What to produce: Without omitting anything, return the records precisely as given.

(Stored items)
========

`timescale 1ps/1fs
// adpll_top: fractional-N all-digital PLL built from standard-cell logic.
//
// Loop: the 2x4 MIMO TDC measures the time between the reference edge and
// the feedback edge; the type-2 digital loop filter turns that error into a
// fine-tuning offset for the DCO; the DCO output is divided by N[k] = N +
// MASH output, whose average is N.F, to make the feedback clock. Before the
// loop is closed the DCO is calibrated against a 13 MHz crystal clock: the
// number of delay cells per ring (3/5/7) and of active rings are chosen so
// that the centre of the fine range is close to N.F times the reference.
// A lock detector compares reference and feedback counts; once locked, the
// controller switches the TDC from SIMO to MIMO and starts the online
// estimation of the TDC channel resolutions, which weight the TDC results.
// The loop filter output keeps 4 fraction bits; a first-order sigma-delta
// modulator clocked by the DCO divided by 8 dithers the 7-bit fine word so
// that its average carries those fractions. This arrangement follows the
// source design; starting the fine word at mid-range is this design's
// choice. The DCO, the TDC ring
// oscillators and the TDC delay line are behavioural models, so this top
// simulates but does not synthesize as a whole; all other blocks are RTL.
//
// Clock domains: clk_xtal (calibration), clk_ref (control, lock detection),
// the falling edge of clk_ref (TDC post-processing, loop filter, resolution
// estimation), the DCO clock (divider, fine-word modulator) and the
// feedback clock (MASH).
//
// Interface: n_int / n_frac give N.F (F in 1/256); t_dco_ps is the nominal
// DCO period in ps used by the resolution estimation. All are static.
module adpll_top
  import adpll_pkg::*;
#(
  parameter int unsigned NRINGS      = 256,
  parameter real         DCO_PVT     = 1.0,
  parameter int unsigned CAL_WIN     = 32,
  parameter int unsigned LOCK_WIN    = 4096,
  parameter int unsigned LOCK_TOL    = 4,
  parameter int unsigned LF_K1       = 26,
  parameter real         TRES_EFF_PS = 7.0
) (
  input  logic               clk_ref,
  input  logic               clk_xtal,
  input  logic               rst_n,
  input  logic [5:0]         n_int,
  input  logic [7:0]         n_frac,
  input  logic [11:0]        t_dco_ps,
  output logic               clk_dco,
  output logic               fb_clk,
  output logic               lock,
  output logic               cal_done,
  output logic               mimo_en,
  output stages_e            stages,
  output logic [8:0]         rings,
  output logic [6:0]         fine,
  output logic signed [19:0] tdc_err,
  output logic signed [11:0] lf_out,
  output logic [4:0]         w1 [4],
  output logic [4:0]         w2 [4],
  output logic [1:0]         ctrl_state,
  output logic               cal_busy,
  output logic [15:0]        lock_windows
);
  // ---------------- control ----------------
  logic cal_start, cal_start_x, cal_done_x, cal_done_r, loop_en, est_en;

  adpll_ctrl u_ctrl (.clk(clk_ref), .rst_n, .cal_done(cal_done_r), .lock,
                     .cal_start, .loop_en, .mimo_en, .est_en, .state_o(ctrl_state));
  sync2 u_sync_start (.clk(clk_xtal), .rst_n, .d(cal_start),  .q(cal_start_x));
  sync2 u_sync_done  (.clk(clk_ref),  .rst_n, .d(cal_done_x), .q(cal_done_r));
  assign cal_done = cal_done_r;

  // ---------------- calibration ----------------
  logic gate;
  logic [15:0] dco_cnt, ref_cnt;

  dco_cal_ctrl #(.NRINGS(NRINGS), .CAL_WIN(CAL_WIN)) u_cal (
    .clk_xtal, .rst_n, .start(cal_start_x), .n_int, .n_frac, .dco_cnt, .ref_cnt,
    .gate, .rings, .stages, .busy(cal_busy), .done(cal_done_x));
  window_counter u_wc_dco (.clk(clk_dco), .rst_n, .gate, .count(dco_cnt));
  window_counter u_wc_ref (.clk(clk_ref), .rst_n, .gate, .count(ref_cnt));

  // ---------------- DCO ----------------
  logic [NRINGS-1:0] drive;
  logic [3:0]        fcw [MAX_CELLS];
  logic [6:0]        fine_max;
  int                fine_i;

  logic signed [15:0] lf_fx;          // loop filter output, 4 fraction bits
  logic [10:0]        fine_fx;        // fine word, 4 fraction bits

  always_comb begin
    for (int r = 0; r < NRINGS; r++) drive[r] = (r < int'(rings));
    fine_i = (int'(fine_max) / 2) * 16 + (loop_en ? int'(lf_fx) : 0);
    if (fine_i < 0)                  fine_i = 0;
    if (fine_i > int'(fine_max) * 16) fine_i = int'(fine_max) * 16;
    fine_fx = 11'(fine_i);
  end

  // first-order sigma-delta on the fine word, clocked by the DCO / 8
  dco_sd_dither #(.INT_W(7), .FRAC_W(4), .DIV(8)) u_sdd (
    .clk_dco, .rst_n, .clk_ref, .word_in(fine_fx), .word_max(fine_max), .fine_out(fine));

  dco_fine_map #(.FINE_W(7)) u_map (.fine, .stages, .fcw, .fine_max);
  dco_model #(.NRINGS(NRINGS), .PVT(DCO_PVT)) u_dco (
    .drive, .skip_sel1(stages[0]), .skip_sel2(stages[1]), .fcw, .clk_out(clk_dco));

  // ---------------- feedback divider + MASH ----------------
  logic signed [3:0] sd_y, sd_y_d1, sd_y_d2;
  mash11 #(.IN_W(8), .OUT_W(4)) u_mash (.clk(fb_clk), .rst_n, .x(n_frac), .y(sd_y));
  mmd_divider #(.DIV_W(6)) u_div (.clk_dco, .rst_n, .n_int, .sd_off(sd_y), .fb_clk);

  // The divide value used for the feedback period that ends at edge k was
  // set by the modulator output of edge k-2: keep that history for the
  // resolution estimation.
  always_ff @(posedge fb_clk or negedge rst_n)
    if (!rst_n) {sd_y_d2, sd_y_d1} <= '0;
    else        {sd_y_d2, sd_y_d1} <= {sd_y_d1, sd_y};

  // ---------------- TDC, loop filter, estimation ----------------
  logic clk_dsp;
  logic signed [10:0] n1 [4], n2 [4];
  assign clk_dsp = ~clk_ref;

  mimo_tdc #(.NCH(4), .TRES_EFF_PS(TRES_EFF_PS)) u_tdc (
    .rst_n, .ref_clk(clk_ref), .fb_clk, .clk_dsp, .mimo_en, .w1, .w2,
    .err(tdc_err), .n1, .n2);

  loop_filter #(.K1(LF_K1), .DITHER(1'b0)) u_lf (.clk(clk_dsp), .rst_n, .en(loop_en), .x(tdc_err),
                                               .y(lf_out), .y_fx(lf_fx));

  tdc_res_est #(.NCH(4)) u_est (
    .clk(clk_dsp), .rst_n, .valid(1'b1), .en1(est_en), .en2(est_en & mimo_en),
    .sd_y(sd_y_d2), .sd_frac(n_frac), .t_dco_ps, .n1, .n2, .w1, .w2);

  lock_detector #(.LOCK_WIN(LOCK_WIN), .TOL(LOCK_TOL)) u_lock (
    .ref_clk(clk_ref), .fb_clk, .rst_n, .en(loop_en), .lock, .windows(lock_windows));
endmodule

========

Result of the task:
`timescale 1ps/1fs
// adpll_top: fractional-N all-digital PLL built from standard-cell logic.
//
// Loop: the 2x4 MIMO TDC measures the time between the reference edge and
// the feedback edge; the type-2 digital loop filter turns that error into a
// fine-tuning offset for the DCO; the DCO output is divided by N[k] = N +
// MASH output, whose average is N.F, to make the feedback clock. Before the
// loop is closed the DCO is calibrated against a 13 MHz crystal clock: the
// number of delay cells per ring (3/5/7) and of active rings are chosen so
// that the centre of the fine range is close to N.F times the reference.
// A lock detector compares reference and feedback counts; once locked, the
// controller switches the TDC from SIMO to MIMO and starts the online
// estimation of the TDC channel resolutions, which weight the TDC results.
// The loop filter output keeps 4 fraction bits; a first-order sigma-delta
// modulator clocked by the DCO divided by 8 dithers the 7-bit fine word so
// that its average carries those fractions. This arrangement follows the
// source design; starting the fine word at mid-range is this design's
// choice. The DCO, the TDC ring
// oscillators and the TDC delay line are behavioural models, so this top
// simulates but does not synthesize as a whole; all other blocks are RTL.
//
// Clock domains: clk_xtal (calibration), clk_ref (control, lock detection),
// the falling edge of clk_ref (TDC post-processing, loop filter, resolution
// estimation), the DCO clock (divider, fine-word modulator) and the
// feedback clock (MASH).
//
// Interface: n_int / n_frac give N.F (F in 1/256); t_dco_ps is the nominal
// DCO period in ps used by the resolution estimation. All are static.
module adpll_top
  import adpll_pkg::*;
#(
  parameter int unsigned NRINGS      = 256,
  parameter real         DCO_PVT     = 1.0,
  parameter int unsigned CAL_WIN     = 32,
  parameter int unsigned LOCK_WIN    = 4096,
  parameter int unsigned LOCK_TOL    = 4,
  parameter int unsigned LF_K1       = 26,
  parameter real         TRES_EFF_PS = 7.0
) (
  input  logic               clk_ref,
  input  logic               clk_xtal,
  input  logic               rst_n,
  input  logic [5:0]         n_int,
  input  logic [7:0]         n_frac,
  input  logic [11:0]        t_dco_ps,
  output logic               clk_dco,
  output logic               fb_clk,
  output logic               lock,
  output logic               cal_done,
  output logic               mimo_en,
  output stages_e            stages,
  output logic [8:0]         rings,
  output logic [6:0]         fine,
  output logic signed [19:0] tdc_err,
  output logic signed [11:0] lf_out,
  output logic [4:0]         w1 [4],
  output logic [4:0]         w2 [4],
  output logic [1:0]         ctrl_state,
  output logic               cal_busy,
  output logic [15:0]        lock_windows
);
  // ---------------- control ----------------
  logic cal_start, cal_start_x, cal_done_x, cal_done_r, loop_en, est_en;

  adpll_ctrl u_ctrl (.clk(clk_ref), .rst_n, .cal_done(cal_done_r), .lock,
                     .cal_start, .loop_en, .mimo_en, .est_en, .state_o(ctrl_state));
  sync2 u_sync_start (.clk(clk_xtal), .rst_n, .d(cal_start),  .q(cal_start_x));
  sync2 u_sync_done  (.clk(clk_ref),  .rst_n, .d(cal_done_x), .q(cal_done_r));
  assign cal_done = cal_done_r;

  // ---------------- calibration ----------------
  logic gate;
  logic [15:0] dco_cnt, ref_cnt;

  dco_cal_ctrl #(.NRINGS(NRINGS), .CAL_WIN(CAL_WIN)) u_cal (
    .clk_xtal, .rst_n, .start(cal_start_x), .n_int, .n_frac, .dco_cnt, .ref_cnt,
    .gate, .rings, .stages, .busy(cal_busy), .done(cal_done_x));
  window_counter u_wc_dco (.clk(clk_dco), .rst_n, .gate, .count(dco_cnt));
  window_counter u_wc_ref (.clk(clk_ref), .rst_n, .gate, .count(ref_cnt));

  // ---------------- DCO ----------------
  logic [NRINGS-1:0] drive;
  logic [3:0]        fcw [MAX_CELLS];
  logic [6:0]        fine_max;
  int                fine_i;

  logic signed [15:0] lf_fx;          // loop filter output, 4 fraction bits
  logic [10:0]        fine_fx;        // fine word, 4 fraction bits

  always_comb begin
    for (int r = 0; r < NRINGS; r++) drive[r] = (r < int'(rings));
    fine_i = (int'(fine_max) / 2) * 16 + (loop_en ? int'(lf_fx) : 0);
    if (fine_i < 0)                  fine_i = 0;
    if (fine_i > int'(fine_max) * 16) fine_i = int'(fine_max) * 16;
    fine_fx = 11'(fine_i);
  end

  // first-order sigma-delta on the fine word, clocked by the DCO / 8
  dco_sd_dither #(.INT_W(7), .FRAC_W(4), .DIV(8)) u_sdd (
    .clk_dco, .rst_n, .clk_ref, .word_in(fine_fx), .word_max(fine_max), .fine_out(fine));

  dco_fine_map #(.FINE_W(7)) u_map (.fine, .stages, .fcw, .fine_max);
  dco_model #(.NRINGS(NRINGS), .PVT(DCO_PVT)) u_dco (
    .drive, .skip_sel1(stages[0]), .skip_sel2(stages[1]), .fcw, .clk_out(clk_dco));

  // ---------------- feedback divider + MASH ----------------
  logic signed [3:0] sd_y, sd_y_d1, sd_y_d2;
  mash11 #(.IN_W(8), .OUT_W(4)) u_mash (.clk(fb_clk), .rst_n, .x(n_frac), .y(sd_y));
  mmd_divider #(.DIV_W(6)) u_div (.clk_dco, .rst_n, .n_int, .sd_off(sd_y), .fb_clk);

  // The divide value used for the feedback period that ends at edge k was
  // set by the modulator output of edge k-2: keep that history for the
  // resolution estimation.
  always_ff @(posedge fb_clk or negedge rst_n)
    if (!rst_n) {sd_y_d2, sd_y_d1} <= '0;
    else        {sd_y_d2, sd_y_d1} <= {sd_y_d1, sd_y};

  // ---------------- TDC, loop filter, estimation ----------------
  logic clk_dsp;
  logic signed [10:0] n1 [4], n2 [4];
  assign clk_dsp = ~clk_ref;

  mimo_tdc #(.NCH(4), .TRES_EFF_PS(TRES_EFF_PS)) u_tdc (
    .rst_n, .ref_clk(clk_ref), .fb_clk, .clk_dsp, .mimo_en, .w1, .w2,
    .err(tdc_err), .n1, .n2);

  loop_filter #(.K1(LF_K1), .DITHER(1'b0)) u_lf (.clk(clk_dsp), .rst_n, .en(loop_en), .x(tdc_err),
                                               .y(lf_out), .y_fx(lf_fx));

  tdc_res_est #(.NCH(4)) u_est (
    .clk(clk_dsp), .rst_n, .valid(1'b1), .en1(est_en), .en2(est_en & mimo_en),
    .sd_y(sd_y_d2), .sd_frac(n_frac), .t_dco_ps, .n1, .n2, .w1, .w2);

  lock_detector #(.LOCK_WIN(LOCK_WIN), .TOL(LOCK_TOL)) u_lock (
    .ref_clk(clk_ref), .fb_clk, .rst_n, .en(loop_en), .lock, .windows(lock_windows));
endmodule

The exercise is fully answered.